Write out, word for word, every line in the data below from the one containing "the result is" to the one containing "result = A | B;", both of them included.

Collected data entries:
***

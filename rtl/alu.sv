// 32-bit ALU of the MIPS-lite datapath.
//
// control selects the operation: 3'b000 A&B, 3'b001 A|B, 3'b010 A+B,
// 3'b110 A-B, 3'b111 set-on-less-than (signed). zero is 1 when the result is
// 0; after a subtract it is the A == B test that beq needs. Combinational.
//
// Set-on-less-than follows the described method rather than a plain compare of
// the difference: if A and B have the same sign the sign of A-B decides; if
// they differ, A < B exactly when A is negative. The operation codes are the
// described ones. The three unused codes (011, 100, 101) give 0, a choice of
// this design.
module alu
  import mips_lite_pkg::*;
(
  input  logic [31:0] A,
  input  logic [31:0] B,
  input  logic [2:0]  control,
  output logic        zero,
  output logic [31:0] result
);

  logic [31:0] diff;

  always_comb begin
    diff = A - B;
    unique case (control)
      ALU_AND: result = A & B;
      ALU_OR:  result = A | B;
      ALU_ADD: result = A + B;
      ALU_SUB: result = diff;
      ALU_SLT: result = {31'b0, (A[31] ^ B[31]) ? A[31] : diff[31]};
      default: result = '0;
    endcase
    zero = (result == '0);
  end

endmodule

***

__Output for this exercise__.
// 3'b110 A-B, 3'b111 set-on-less-than (signed). zero is 1 when the result is
// 0; after a subtract it is the A == B test that beq needs. Combinational.
//
// Set-on-less-than follows the described method rather than a plain compare of
// the difference: if A and B have the same sign the sign of A-B decides; if
// they differ, A < B exactly when A is negative. The operation codes are the
// described ones. The three unused codes (011, 100, 101) give 0, a choice of
// this design.
module alu
  import mips_lite_pkg::*;
(
  input  logic [31:0] A,
  input  logic [31:0] B,
  input  logic [2:0]  control,
  output logic        zero,
  output logic [31:0] result
);

  logic [31:0] diff;

  always_comb begin
    diff = A - B;
    unique case (control)
      ALU_AND: result = A & B;
      ALU_OR:  result = A | B;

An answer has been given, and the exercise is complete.